= Felix Bondi =

Felix Eliyahu Bondi (born 26 October 1860 in Dresden; died 17 January 1934 in Dresden) was a German lawyer, notary, banker and art collector.

== Life ==
Felix Bondi was a Dresden lawyer and councillor of justice as well as a partner in Bondi & Maron, a bank founded by his family. He was the son of the lawyer, banker and councillor of commerce Joseph Bondi (1818-1897) and his second wife Julie, née Gottschalk. Felix Bondi became a lawyer and notary in his home town of Dresden. After the death of his father in 1897, he became a partner in the Bondi & Maron banking house in Dresden.

Bondi was an honorary judge at the Franco-German Court of Arbitration in Paris. He was co-editor of Staub's Praxis der Finanzierung in 1929 and the 1932 supplement, and also wrote for several legal journals. He was also a member of several supervisory boards and was active in many areas of charitable work and as a patron of the arts.

== Art collection ==
Bondi belonged to the Sächsischer Kunstverein and the Dresdner Kunstgenossenschaft and was a co-founder of the Dresdner Museumsverein. He was also known as an art collector. His collection, which included works by Max Klinger, Emil Orlik, Ferdinand Schmutzer, Max Liebermann, Félicien Rops, Heinrich Vogeler, Otto Fischer, Karl Hofer, Gustav Klimt, Oskar Kokoschka, Camille Pissarro, Camille, Paul Signac, Alfred Sisley, Franz von Stuck, and Ander Leonard Zorn, was housed in the Villa Comeniusstrasse 33. Many works were lost in the Nazi era partly due to a bombing raid on 13/14 February 1945.
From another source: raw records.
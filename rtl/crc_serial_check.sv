// crc_serial_check: bit-serial CRC check of a received frame.
//
// The complete received frame T(x) (header, body and FCS, MSB first) is divided by
// the generator in a crc_serial_lfsr. The frame is free of detected errors when the
// remainder is zero. Because the LFSR folds the division by x^W into its taps it
// produces T(x)*x^W mod G(x), which is zero exactly when T(x) mod G(x) is zero.
//
// Interface: in_valid/in_data/in_last carry one frame bit per clock. One clock after
// the last bit, done pulses, ok tells whether the remainder was zero and remainder
// holds it until the next frame ends. The first bit after reset or after a last bit
// starts a new division. Synchronous active-high reset.
module crc_serial_check #(
  parameter int unsigned   W    = crc_pkg::CRC_W,
  parameter logic [W-1:0]  POLY = W'(crc_pkg::CRC32_POLY)
) (
  input  logic         clk,
  input  logic         rst,
  input  logic         in_valid,
  input  logic         in_data,
  input  logic         in_last,
  output logic         done,
  output logic         ok,
  output logic [W-1:0] remainder
);

  logic         first;
  logic [W-1:0] crc_nxt;
  logic         unused_msb;

  crc_serial_lfsr #(.W(W), .POLY(POLY)) u_lfsr (
    .clk, .rst,
    .en     (in_valid),
    .init   (first),
    .fb_en  (1'b1),
    .din    (in_data),
    .crc    (),
    .crc_nxt(crc_nxt),
    .dout   (unused_msb)
  );

  always_ff @(posedge clk) begin
    if (rst) begin
      first     <= 1'b1;
      done      <= 1'b0;
      ok        <= 1'b0;
      remainder <= '0;
    end else begin
      done <= 1'b0;
      if (in_valid) begin
        first <= in_last;
        if (in_last) begin
          done      <= 1'b1;
          ok        <= (crc_nxt == '0);
          remainder <= crc_nxt;
        end
      end
    end
  end

endmodule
He last lived in Dresden-Weißer Hirsch, Niddastrasse 9.

His grave is located in the urn grove in Dresden-Tolkewitz, Wehlener Straße.

== Family ==
Bondi married in 1890 to Anna, née Engelmann, from Ölmütz. Their son Herbert Leopold (1891-1914) died of a gunshot wound in the First World War; their son Erich Hellmut (1903-1922) also died young. Their son Joseph Werner (1898-1977) was an engineer. Their daughter Lalla was married to Gert Caden. Their daughter Sofie married Karl Isaak in Vienna on 29 May 1923; Felix Bondi wrote the commemorative publication Ein fröhliches Buch, which was published by Nathan Kaufmann in Frankfurt am Main.

== Nazi era persecution ==
When the Nazis came to power in 1933, Bondi and his family were persecuted because of their Jewish heritage. The family bank was aryanized. The heirs of Felix Bondi have registered 55 search requests for lost art on the German Lost Art Foundation website.

== Literature ==
- Herrmann A. L. Degener: Degeners Wer ist’s?. X. Ausgabe, Berlin 1935, S. 162.